(Stored data)
● ● ●

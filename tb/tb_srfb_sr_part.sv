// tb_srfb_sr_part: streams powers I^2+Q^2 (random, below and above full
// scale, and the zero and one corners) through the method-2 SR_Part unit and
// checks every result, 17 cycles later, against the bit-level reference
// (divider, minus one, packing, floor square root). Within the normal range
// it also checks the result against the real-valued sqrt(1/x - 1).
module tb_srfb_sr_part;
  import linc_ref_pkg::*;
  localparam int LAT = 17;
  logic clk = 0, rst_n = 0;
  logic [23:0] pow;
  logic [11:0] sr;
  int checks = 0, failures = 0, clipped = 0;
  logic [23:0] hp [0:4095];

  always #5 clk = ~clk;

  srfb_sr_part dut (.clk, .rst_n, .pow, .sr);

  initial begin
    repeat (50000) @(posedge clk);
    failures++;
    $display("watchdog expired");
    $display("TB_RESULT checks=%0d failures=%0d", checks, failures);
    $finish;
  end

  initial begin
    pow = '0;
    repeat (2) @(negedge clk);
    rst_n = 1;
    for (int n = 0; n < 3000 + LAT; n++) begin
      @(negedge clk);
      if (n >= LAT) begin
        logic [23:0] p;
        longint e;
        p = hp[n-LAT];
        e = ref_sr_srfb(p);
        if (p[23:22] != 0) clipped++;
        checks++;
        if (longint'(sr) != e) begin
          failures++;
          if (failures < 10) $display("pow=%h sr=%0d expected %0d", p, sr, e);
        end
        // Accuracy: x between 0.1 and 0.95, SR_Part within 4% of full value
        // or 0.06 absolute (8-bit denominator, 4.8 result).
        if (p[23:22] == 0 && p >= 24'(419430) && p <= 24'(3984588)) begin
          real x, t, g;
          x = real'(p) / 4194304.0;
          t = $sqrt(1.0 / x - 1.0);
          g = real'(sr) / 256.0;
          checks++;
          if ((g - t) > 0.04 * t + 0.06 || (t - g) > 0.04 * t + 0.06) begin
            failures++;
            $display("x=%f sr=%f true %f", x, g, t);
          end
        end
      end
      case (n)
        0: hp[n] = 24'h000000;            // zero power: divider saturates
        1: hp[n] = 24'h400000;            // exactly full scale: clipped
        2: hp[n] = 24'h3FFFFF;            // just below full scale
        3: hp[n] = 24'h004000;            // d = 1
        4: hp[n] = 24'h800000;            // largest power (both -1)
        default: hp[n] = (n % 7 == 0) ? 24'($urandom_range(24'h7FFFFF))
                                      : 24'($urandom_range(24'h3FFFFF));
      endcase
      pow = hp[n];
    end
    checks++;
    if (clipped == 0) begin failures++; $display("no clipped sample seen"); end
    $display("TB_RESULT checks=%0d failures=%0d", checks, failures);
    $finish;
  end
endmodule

● ● ●

→ PROBLEM TO WORK ON
Copy the records above exactly, leaving nothing out.

→ ANSWER TO THIS PROBLEM
filename tb/tb_srfb_sr_part.sv
// tb_srfb_sr_part: streams powers I^2+Q^2 (random, below and above full
// scale, and the zero and one corners) through the method-2 SR_Part unit and
// checks every result, 17 cycles later, against the bit-level reference
// (divider, minus one, packing, floor square root). Within the normal range
// it also checks the result against the real-valued sqrt(1/x - 1).
module tb_srfb_sr_part;
  import linc_ref_pkg::*;
  localparam int LAT = 17;
  logic clk = 0, rst_n = 0;
  logic [23:0] pow;
  logic [11:0] sr;
  int checks = 0, failures = 0, clipped = 0;
  logic [23:0] hp [0:4095];

  always #5 clk = ~clk;

  srfb_sr_part dut (.clk, .rst_n, .pow, .sr);

  initial begin
    repeat (50000) @(posedge clk);
    failures++;
    $display("watchdog expired");
    $display("TB_RESULT checks=%0d failures=%0d", checks, failures);
    $finish;
  end

  initial begin
    pow = '0;
    repeat (2) @(negedge clk);
    rst_n = 1;
    for (int n = 0; n < 3000 + LAT; n++) begin
      @(negedge clk);
      if (n >= LAT) begin
        logic [23:0] p;
        longint e;
        p = hp[n-LAT];
        e = ref_sr_srfb(p);
        if (p[23:22] != 0) clipped++;
        checks++;
        if (longint'(sr) != e) begin
          failures++;
          if (failures < 10) $display("pow=%h sr=%0d expected %0d", p, sr, e);
        end
        // Accuracy: x between 0.1 and 0.95, SR_Part within 4% of full value
        // or 0.06 absolute (8-bit denominator, 4.8 result).
        if (p[23:22] == 0 && p >= 24'(419430) && p <= 24'(3984588)) begin
          real x, t, g;
          x = real'(p) / 4194304.0;
          t = $sqrt(1.0 / x - 1.0);
          g = real'(sr) / 256.0;
          checks++;
          if ((g - t) > 0.04 * t + 0.06 || (t - g) > 0.04 * t + 0.06) begin
            failures++;
            $display("x=%f sr=%f true %f", x, g, t);
          end
        end
      end
      case (n)
        0: hp[n] = 24'h000000;            // zero power: divider saturates
        1: hp[n] = 24'h400000;            // exactly full scale: clipped
        2: hp[n] = 24'h3FFFFF;            // just below full scale
        3: hp[n] = 24'h004000;            // d = 1
        4: hp[n] = 24'h800000;            // largest power (both -1)
        default: hp[n] = (n % 7 == 0) ? 24'($urandom_range(24'h7FFFFF))
                                      : 24'($urandom_range(24'h3FFFFF));
      endcase
      pow = hp[n];
    end
    checks++;
    if (clipped == 0) begin failures++; $display("no clipped sample seen"); end
    $display("TB_RESULT checks=%0d failures=%0d", checks, failures);
    $finish;
  end
endmodule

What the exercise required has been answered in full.